START SOURCE DATA

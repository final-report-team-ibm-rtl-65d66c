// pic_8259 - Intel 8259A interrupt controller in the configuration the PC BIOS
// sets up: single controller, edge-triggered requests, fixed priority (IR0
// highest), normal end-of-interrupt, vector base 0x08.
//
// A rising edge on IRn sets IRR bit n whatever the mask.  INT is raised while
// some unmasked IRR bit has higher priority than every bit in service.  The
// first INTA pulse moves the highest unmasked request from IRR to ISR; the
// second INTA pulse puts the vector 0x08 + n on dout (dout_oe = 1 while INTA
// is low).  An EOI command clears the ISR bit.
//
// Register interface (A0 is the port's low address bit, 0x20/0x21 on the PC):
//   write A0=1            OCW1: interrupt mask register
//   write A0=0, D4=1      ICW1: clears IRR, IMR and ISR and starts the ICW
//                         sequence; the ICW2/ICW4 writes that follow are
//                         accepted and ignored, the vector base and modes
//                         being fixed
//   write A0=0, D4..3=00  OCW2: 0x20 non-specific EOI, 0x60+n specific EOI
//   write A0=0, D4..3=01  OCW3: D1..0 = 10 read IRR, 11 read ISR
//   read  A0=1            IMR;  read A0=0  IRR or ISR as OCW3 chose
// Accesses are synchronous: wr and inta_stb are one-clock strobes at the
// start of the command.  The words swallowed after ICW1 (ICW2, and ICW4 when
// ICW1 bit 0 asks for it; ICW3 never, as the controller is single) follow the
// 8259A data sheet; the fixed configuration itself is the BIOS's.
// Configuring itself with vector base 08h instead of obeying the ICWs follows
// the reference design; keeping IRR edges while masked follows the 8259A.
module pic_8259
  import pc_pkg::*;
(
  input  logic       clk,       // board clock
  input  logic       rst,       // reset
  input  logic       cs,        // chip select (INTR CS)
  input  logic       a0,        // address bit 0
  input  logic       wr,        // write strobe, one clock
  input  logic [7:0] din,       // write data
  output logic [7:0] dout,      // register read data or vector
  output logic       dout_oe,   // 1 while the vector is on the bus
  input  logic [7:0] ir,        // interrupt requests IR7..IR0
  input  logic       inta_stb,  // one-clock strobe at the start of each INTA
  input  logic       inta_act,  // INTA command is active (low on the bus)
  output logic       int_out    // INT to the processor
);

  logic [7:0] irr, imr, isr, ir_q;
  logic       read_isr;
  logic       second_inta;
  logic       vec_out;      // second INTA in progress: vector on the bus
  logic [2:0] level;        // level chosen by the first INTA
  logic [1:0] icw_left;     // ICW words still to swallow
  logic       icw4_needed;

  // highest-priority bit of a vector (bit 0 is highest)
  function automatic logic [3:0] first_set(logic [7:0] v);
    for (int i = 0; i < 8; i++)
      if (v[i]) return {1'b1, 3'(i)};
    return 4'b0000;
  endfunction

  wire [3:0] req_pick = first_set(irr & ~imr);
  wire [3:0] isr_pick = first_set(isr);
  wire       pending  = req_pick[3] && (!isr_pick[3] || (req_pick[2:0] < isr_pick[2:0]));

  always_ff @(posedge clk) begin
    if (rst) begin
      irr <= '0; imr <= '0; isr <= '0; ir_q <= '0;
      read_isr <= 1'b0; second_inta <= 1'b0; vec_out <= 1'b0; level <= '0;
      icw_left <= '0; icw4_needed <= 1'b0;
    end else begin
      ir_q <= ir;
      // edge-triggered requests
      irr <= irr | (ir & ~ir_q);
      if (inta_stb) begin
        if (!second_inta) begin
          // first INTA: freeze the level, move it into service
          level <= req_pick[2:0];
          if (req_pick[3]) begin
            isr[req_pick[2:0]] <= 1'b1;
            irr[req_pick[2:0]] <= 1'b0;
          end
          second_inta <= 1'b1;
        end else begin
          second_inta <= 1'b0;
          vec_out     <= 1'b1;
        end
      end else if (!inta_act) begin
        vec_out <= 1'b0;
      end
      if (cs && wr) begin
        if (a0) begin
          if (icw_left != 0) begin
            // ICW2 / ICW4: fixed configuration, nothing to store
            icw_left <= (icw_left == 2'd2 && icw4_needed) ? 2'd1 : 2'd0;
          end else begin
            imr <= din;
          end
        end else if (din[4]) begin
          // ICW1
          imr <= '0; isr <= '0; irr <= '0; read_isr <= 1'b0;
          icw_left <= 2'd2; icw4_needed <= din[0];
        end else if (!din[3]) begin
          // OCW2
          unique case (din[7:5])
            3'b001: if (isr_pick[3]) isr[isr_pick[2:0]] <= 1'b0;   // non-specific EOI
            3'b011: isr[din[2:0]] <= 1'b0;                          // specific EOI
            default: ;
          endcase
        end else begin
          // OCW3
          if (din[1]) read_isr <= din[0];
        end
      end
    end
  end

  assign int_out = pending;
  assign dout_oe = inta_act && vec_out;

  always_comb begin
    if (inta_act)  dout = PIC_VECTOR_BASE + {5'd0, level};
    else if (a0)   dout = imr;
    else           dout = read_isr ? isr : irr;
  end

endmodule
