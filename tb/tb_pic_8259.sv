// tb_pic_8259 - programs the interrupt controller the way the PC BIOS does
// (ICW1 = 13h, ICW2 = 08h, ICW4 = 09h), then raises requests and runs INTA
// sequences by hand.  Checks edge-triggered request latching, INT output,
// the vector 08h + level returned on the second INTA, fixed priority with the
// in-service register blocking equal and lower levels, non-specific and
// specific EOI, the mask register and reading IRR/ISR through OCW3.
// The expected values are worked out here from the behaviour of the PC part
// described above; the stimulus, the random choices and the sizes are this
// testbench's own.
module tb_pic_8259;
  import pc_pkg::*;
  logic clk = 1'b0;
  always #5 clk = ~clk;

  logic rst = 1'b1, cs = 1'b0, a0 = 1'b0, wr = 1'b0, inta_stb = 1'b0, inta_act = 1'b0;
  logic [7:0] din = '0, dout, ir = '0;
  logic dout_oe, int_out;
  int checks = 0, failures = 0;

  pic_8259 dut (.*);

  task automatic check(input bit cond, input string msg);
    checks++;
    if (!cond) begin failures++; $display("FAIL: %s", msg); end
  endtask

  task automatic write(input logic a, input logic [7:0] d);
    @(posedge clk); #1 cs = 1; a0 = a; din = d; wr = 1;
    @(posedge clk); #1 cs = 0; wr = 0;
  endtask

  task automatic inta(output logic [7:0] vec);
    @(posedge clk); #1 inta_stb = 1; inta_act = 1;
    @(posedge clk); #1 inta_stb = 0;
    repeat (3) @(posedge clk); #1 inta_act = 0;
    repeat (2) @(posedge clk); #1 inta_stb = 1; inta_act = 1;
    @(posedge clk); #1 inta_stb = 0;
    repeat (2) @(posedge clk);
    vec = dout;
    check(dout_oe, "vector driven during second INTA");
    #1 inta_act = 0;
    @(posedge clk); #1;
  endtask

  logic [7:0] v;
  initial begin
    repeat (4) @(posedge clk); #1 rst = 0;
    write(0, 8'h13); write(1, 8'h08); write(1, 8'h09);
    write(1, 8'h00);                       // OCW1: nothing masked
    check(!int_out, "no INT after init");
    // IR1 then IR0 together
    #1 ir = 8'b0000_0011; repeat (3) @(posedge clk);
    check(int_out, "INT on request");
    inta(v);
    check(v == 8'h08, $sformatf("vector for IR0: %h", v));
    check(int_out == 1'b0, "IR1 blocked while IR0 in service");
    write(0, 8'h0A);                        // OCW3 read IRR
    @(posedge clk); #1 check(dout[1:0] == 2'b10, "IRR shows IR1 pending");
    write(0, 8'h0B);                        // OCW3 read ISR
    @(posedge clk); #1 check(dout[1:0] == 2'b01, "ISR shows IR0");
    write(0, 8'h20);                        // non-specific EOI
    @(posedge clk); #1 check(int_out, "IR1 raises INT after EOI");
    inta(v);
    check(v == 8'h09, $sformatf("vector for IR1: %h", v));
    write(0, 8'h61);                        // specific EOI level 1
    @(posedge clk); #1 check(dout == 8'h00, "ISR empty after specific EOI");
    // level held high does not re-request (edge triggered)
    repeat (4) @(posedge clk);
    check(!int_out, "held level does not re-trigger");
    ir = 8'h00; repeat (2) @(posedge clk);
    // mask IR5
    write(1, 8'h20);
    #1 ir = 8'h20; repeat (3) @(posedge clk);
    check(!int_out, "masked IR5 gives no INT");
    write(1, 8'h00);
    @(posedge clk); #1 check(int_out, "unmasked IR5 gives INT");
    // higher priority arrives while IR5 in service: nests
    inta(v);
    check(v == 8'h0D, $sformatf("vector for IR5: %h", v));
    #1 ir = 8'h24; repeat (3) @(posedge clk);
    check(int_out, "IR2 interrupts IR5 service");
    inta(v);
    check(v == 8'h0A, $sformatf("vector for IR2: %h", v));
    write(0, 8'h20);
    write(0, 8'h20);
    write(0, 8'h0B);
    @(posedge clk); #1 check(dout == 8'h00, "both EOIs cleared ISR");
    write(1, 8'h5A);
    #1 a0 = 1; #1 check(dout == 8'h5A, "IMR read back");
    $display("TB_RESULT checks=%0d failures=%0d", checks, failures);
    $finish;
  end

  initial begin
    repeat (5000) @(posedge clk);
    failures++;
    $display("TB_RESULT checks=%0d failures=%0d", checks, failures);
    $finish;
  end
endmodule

END SOURCE DATA
START SOURCE DATA

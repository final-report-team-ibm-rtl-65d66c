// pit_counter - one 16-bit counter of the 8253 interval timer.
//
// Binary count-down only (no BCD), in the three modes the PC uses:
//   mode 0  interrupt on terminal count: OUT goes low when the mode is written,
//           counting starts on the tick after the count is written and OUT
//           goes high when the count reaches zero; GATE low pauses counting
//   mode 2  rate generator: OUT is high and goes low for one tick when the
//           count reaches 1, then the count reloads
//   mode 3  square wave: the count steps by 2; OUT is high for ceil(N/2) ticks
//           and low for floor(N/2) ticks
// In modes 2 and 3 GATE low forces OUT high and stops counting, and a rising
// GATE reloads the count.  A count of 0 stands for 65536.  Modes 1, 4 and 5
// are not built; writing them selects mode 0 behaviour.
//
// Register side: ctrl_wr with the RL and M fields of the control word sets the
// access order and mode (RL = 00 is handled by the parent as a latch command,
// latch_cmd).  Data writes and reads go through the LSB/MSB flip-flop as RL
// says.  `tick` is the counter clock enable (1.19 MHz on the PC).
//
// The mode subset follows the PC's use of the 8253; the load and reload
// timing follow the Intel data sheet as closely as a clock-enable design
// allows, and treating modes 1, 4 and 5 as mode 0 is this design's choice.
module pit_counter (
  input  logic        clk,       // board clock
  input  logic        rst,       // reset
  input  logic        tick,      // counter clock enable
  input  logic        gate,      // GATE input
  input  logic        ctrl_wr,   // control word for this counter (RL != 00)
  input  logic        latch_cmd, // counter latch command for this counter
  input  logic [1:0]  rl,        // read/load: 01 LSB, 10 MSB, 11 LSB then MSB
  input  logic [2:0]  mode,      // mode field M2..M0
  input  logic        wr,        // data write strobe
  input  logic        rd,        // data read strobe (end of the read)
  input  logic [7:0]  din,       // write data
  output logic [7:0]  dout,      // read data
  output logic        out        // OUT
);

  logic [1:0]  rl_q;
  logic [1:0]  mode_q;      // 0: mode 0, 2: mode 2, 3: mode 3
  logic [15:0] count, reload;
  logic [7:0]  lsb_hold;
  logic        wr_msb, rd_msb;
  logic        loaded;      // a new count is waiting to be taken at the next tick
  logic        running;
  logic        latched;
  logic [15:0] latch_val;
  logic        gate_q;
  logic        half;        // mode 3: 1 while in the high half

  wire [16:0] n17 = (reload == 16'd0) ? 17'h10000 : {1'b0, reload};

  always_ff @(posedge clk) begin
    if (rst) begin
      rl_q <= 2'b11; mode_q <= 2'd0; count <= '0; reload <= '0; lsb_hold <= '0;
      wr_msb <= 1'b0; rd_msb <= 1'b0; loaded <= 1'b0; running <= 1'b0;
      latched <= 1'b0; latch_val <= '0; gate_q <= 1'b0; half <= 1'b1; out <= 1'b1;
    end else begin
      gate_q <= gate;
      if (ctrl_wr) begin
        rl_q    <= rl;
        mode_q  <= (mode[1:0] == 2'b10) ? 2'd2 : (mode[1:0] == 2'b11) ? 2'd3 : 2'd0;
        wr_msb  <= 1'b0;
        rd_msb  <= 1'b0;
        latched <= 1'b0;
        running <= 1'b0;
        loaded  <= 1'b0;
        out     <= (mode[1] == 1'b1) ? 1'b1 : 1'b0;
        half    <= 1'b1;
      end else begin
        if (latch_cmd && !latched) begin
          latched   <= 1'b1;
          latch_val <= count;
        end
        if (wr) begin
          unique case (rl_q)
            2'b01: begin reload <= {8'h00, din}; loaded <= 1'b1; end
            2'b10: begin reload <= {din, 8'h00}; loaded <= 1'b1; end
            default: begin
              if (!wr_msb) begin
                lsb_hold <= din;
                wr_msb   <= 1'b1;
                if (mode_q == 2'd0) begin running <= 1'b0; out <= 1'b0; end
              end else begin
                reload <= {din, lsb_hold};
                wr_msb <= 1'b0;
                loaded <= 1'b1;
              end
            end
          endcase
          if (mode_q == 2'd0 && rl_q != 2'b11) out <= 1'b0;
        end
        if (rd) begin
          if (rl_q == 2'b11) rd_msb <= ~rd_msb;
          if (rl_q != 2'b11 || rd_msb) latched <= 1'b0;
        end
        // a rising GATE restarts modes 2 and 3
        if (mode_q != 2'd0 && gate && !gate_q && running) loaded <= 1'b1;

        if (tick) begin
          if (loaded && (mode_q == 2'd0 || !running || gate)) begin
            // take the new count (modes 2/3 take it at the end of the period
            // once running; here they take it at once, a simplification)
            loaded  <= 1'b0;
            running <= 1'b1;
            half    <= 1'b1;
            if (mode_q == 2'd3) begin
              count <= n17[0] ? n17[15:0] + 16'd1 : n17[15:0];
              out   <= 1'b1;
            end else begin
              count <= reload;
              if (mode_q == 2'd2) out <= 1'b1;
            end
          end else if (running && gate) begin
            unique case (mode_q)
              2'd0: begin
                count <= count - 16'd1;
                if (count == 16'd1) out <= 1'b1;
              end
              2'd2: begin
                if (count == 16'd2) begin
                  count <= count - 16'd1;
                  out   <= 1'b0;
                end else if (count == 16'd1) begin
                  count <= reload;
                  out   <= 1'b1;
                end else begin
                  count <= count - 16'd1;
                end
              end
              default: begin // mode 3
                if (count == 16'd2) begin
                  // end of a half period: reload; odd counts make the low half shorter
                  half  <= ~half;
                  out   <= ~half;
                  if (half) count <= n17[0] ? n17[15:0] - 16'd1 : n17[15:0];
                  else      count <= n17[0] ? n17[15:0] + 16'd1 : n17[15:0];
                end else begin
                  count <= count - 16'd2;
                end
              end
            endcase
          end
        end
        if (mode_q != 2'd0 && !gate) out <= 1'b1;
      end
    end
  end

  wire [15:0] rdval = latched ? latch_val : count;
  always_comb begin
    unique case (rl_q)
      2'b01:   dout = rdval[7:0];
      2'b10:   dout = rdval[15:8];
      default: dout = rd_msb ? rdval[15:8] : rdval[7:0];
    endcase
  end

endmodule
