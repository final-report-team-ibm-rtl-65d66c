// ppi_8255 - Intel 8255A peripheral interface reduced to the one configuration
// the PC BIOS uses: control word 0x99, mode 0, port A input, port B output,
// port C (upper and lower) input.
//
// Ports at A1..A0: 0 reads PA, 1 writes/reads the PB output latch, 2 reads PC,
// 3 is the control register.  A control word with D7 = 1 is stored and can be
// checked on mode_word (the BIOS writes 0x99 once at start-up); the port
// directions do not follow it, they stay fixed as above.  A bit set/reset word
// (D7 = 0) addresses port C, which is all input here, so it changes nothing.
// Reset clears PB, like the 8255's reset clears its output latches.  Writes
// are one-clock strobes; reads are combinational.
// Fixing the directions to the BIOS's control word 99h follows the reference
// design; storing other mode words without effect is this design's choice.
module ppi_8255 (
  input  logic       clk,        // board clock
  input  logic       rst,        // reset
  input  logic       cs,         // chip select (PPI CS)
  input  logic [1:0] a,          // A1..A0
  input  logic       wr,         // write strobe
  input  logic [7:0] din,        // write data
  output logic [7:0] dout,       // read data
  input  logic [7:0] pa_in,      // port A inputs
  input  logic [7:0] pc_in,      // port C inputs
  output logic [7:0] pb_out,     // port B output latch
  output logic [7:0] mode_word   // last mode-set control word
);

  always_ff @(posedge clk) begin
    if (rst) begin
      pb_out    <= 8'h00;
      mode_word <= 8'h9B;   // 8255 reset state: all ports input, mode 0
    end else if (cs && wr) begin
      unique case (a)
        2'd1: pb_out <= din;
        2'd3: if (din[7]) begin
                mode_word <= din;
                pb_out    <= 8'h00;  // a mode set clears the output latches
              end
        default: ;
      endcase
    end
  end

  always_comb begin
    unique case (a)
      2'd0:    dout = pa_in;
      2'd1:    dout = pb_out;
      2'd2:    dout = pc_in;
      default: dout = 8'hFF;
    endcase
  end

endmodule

END SOURCE DATA

- **YOUR TASK**
Search the data above for the string "lower" and return every line that has it.

- **FINISHED EXERCISE**
// in-service register blocking equal and lower levels, non-specific and
// port C (upper and lower) input.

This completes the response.